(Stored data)

▼

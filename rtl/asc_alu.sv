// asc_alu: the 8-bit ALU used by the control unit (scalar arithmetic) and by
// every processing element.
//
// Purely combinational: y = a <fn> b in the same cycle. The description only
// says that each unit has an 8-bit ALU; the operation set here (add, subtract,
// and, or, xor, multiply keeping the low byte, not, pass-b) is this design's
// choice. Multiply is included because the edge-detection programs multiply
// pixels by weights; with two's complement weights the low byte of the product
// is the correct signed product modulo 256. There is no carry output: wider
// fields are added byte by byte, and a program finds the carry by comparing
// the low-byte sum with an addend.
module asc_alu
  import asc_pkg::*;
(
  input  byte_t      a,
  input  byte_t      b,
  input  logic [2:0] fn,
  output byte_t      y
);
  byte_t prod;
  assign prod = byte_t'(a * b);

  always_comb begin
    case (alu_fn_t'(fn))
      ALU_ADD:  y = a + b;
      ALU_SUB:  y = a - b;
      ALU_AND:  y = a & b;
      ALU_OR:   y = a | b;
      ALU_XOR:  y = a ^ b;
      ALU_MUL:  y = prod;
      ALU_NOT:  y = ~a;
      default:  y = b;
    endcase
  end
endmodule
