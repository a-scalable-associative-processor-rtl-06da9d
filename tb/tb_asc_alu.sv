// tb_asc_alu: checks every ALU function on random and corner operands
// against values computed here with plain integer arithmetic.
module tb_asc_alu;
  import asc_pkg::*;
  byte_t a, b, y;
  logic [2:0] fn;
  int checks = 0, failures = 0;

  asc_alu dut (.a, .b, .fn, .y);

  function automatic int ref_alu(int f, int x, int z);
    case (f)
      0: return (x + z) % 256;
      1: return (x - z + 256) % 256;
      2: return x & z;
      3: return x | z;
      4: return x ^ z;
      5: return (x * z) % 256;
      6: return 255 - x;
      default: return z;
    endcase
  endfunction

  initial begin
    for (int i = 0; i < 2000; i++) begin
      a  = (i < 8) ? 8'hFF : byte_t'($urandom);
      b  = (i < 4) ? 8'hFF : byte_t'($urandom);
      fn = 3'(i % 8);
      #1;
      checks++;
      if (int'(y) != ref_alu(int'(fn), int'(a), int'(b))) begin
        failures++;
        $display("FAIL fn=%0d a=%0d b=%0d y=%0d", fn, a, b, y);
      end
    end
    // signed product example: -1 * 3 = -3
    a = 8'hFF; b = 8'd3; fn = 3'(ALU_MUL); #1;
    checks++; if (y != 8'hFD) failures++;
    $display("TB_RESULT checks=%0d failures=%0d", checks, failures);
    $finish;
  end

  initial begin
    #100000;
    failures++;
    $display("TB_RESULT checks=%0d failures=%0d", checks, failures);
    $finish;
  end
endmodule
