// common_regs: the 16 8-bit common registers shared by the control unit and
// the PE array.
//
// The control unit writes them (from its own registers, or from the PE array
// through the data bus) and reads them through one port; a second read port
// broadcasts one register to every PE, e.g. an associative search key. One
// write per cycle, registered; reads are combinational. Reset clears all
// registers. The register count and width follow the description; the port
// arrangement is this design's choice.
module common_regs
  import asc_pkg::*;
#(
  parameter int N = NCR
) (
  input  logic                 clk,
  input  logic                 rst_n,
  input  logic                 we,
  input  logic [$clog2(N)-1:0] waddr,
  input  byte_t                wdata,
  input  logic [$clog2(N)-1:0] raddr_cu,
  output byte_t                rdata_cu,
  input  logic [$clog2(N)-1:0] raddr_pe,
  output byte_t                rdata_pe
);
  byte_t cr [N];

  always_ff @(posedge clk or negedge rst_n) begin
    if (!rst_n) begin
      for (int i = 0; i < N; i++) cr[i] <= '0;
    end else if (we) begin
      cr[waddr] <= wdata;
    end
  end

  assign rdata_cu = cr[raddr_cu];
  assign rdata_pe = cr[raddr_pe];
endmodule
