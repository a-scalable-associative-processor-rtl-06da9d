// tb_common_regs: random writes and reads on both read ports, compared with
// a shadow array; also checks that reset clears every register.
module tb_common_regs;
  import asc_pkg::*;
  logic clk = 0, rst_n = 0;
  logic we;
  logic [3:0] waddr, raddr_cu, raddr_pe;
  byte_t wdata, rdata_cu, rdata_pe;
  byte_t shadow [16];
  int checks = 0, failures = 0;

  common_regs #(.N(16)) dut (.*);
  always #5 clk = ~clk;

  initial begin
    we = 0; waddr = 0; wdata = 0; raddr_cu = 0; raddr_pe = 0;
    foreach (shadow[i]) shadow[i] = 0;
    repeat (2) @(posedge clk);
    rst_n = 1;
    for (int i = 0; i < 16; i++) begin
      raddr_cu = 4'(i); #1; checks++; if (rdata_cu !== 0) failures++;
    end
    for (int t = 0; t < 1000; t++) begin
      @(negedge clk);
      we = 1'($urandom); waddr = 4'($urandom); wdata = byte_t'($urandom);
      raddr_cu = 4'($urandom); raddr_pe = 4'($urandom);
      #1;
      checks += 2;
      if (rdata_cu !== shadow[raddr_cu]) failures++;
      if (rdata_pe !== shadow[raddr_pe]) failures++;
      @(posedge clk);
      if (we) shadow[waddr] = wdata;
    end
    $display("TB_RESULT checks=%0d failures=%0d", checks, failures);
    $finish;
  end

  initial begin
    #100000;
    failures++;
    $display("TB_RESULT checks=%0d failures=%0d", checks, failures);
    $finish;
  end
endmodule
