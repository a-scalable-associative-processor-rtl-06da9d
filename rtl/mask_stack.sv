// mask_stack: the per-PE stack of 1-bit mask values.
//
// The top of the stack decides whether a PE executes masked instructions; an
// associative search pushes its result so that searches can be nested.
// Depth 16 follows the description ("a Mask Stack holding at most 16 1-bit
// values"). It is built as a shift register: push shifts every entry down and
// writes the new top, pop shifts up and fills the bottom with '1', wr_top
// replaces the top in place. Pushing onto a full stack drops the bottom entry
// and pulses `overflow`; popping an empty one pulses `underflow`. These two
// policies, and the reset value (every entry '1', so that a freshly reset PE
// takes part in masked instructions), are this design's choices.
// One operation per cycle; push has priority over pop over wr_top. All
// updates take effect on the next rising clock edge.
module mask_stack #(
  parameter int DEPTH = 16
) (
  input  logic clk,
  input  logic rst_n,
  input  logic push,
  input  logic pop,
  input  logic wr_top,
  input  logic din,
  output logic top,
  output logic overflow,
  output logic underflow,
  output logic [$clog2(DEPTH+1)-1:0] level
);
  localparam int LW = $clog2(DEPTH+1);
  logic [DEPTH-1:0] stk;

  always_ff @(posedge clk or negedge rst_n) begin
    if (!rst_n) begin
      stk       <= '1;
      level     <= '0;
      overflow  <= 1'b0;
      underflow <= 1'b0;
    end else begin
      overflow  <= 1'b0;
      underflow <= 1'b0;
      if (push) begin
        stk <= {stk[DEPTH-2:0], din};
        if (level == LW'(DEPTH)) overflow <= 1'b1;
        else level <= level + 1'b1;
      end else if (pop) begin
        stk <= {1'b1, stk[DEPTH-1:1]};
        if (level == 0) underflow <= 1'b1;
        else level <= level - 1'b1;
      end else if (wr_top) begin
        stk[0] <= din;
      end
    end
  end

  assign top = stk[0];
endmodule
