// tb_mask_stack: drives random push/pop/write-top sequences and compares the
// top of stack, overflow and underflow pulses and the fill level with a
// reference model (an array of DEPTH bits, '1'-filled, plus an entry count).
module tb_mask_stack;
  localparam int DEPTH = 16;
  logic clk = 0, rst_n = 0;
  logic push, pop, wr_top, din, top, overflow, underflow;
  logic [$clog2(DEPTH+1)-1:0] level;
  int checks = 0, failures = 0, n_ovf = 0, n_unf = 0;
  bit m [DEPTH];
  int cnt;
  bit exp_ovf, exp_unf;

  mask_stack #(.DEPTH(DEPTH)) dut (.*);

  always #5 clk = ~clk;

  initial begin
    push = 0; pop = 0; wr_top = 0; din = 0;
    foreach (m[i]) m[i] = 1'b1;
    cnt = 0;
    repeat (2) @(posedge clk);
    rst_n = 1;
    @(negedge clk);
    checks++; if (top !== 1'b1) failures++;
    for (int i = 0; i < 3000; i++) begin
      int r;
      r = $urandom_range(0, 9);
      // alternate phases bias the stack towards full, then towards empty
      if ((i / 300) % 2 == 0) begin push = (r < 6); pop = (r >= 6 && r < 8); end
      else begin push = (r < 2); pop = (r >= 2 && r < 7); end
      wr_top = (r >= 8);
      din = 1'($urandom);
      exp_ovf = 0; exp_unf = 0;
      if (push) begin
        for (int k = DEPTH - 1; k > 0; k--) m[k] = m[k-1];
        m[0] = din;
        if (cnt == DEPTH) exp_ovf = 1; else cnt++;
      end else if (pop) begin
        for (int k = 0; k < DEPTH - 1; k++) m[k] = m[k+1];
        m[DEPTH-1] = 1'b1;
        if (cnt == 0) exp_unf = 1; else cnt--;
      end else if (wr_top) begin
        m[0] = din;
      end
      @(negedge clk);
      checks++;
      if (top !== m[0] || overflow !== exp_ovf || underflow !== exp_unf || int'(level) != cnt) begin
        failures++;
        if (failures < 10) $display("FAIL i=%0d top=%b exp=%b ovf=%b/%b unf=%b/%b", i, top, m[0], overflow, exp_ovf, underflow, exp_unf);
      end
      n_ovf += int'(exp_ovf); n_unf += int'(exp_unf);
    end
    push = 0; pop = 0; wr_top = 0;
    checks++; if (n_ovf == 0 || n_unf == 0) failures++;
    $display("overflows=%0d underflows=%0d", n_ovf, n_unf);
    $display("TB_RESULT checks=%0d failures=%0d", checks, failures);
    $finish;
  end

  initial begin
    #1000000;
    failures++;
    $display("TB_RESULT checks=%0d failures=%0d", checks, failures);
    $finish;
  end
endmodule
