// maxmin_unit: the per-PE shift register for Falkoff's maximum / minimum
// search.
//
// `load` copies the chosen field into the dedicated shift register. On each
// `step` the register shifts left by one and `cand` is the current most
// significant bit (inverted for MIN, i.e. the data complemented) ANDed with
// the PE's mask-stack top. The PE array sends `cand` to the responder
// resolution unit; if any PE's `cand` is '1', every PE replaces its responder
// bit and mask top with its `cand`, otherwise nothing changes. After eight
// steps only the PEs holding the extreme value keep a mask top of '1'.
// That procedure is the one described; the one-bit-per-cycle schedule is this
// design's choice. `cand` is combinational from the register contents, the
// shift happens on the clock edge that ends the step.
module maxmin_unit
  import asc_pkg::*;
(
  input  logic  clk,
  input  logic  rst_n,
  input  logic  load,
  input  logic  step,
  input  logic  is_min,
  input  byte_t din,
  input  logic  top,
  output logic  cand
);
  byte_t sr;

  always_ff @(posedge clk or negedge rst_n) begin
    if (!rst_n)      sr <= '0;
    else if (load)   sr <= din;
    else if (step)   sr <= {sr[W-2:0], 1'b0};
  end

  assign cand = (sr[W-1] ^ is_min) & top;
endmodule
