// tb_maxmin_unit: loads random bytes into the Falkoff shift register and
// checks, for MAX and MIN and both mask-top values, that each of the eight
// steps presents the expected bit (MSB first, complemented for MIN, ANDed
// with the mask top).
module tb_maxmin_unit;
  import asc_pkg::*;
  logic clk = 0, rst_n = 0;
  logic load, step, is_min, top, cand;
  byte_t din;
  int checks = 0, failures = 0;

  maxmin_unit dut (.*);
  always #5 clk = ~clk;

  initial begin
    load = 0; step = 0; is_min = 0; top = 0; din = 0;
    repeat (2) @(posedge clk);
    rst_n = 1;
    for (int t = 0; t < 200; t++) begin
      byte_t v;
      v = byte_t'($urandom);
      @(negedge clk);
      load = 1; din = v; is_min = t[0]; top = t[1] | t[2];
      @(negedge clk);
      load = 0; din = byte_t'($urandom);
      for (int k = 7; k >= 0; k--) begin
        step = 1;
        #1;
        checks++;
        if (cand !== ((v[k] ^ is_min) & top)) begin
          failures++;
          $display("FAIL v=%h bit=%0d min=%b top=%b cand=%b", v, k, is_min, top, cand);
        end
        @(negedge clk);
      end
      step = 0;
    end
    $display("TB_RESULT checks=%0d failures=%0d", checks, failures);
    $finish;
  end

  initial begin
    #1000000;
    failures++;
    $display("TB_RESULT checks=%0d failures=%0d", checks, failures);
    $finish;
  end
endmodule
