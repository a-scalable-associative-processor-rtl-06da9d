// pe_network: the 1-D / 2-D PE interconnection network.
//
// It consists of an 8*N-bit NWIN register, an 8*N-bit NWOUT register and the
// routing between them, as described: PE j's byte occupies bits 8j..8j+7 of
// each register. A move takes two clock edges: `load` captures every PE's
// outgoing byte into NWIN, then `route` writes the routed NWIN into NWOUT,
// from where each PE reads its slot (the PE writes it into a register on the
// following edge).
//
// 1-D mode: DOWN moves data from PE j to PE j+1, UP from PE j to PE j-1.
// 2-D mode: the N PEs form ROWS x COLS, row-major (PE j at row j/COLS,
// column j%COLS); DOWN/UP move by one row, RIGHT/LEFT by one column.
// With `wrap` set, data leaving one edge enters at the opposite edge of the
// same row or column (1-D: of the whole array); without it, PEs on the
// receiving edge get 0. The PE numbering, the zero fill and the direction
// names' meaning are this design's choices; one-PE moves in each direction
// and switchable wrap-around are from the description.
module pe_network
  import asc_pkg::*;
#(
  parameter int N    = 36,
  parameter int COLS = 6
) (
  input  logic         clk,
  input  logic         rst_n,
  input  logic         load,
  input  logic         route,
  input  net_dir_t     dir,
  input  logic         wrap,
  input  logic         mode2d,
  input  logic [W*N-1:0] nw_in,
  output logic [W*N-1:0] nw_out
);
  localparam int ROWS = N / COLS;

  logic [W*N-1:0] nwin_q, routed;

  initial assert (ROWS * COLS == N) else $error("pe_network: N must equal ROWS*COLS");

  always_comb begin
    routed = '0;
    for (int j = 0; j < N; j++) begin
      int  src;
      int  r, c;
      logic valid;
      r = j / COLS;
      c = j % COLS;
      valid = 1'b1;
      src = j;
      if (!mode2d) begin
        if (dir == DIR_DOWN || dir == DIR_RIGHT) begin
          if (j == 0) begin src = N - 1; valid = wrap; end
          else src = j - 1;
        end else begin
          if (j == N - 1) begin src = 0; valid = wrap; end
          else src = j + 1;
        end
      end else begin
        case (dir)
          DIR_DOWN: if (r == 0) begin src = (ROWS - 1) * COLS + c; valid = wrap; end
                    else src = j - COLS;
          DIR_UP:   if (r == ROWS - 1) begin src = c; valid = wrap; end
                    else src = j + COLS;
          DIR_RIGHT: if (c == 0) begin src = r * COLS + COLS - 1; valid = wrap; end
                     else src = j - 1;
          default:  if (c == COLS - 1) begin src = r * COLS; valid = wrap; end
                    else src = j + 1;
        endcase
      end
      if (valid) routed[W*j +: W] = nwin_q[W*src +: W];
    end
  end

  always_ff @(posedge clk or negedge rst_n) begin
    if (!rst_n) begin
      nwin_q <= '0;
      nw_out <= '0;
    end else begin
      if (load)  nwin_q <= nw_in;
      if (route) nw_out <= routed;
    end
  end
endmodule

▲

▶ _Required work_:
Search the entries above for the word "output", and copy every line where it occurs.

▶ _Response box_:
// is the correct signed product modulo 256. There is no carry output: wider
  output byte_t      y
  output byte_t                rdata_cu,
  output byte_t                rdata_pe
  output logic top,
  output logic overflow,
  output logic underflow,
  output logic [$clog2(DEPTH+1)-1:0] level
  output logic  cand
  output logic [W*N-1:0] nw_out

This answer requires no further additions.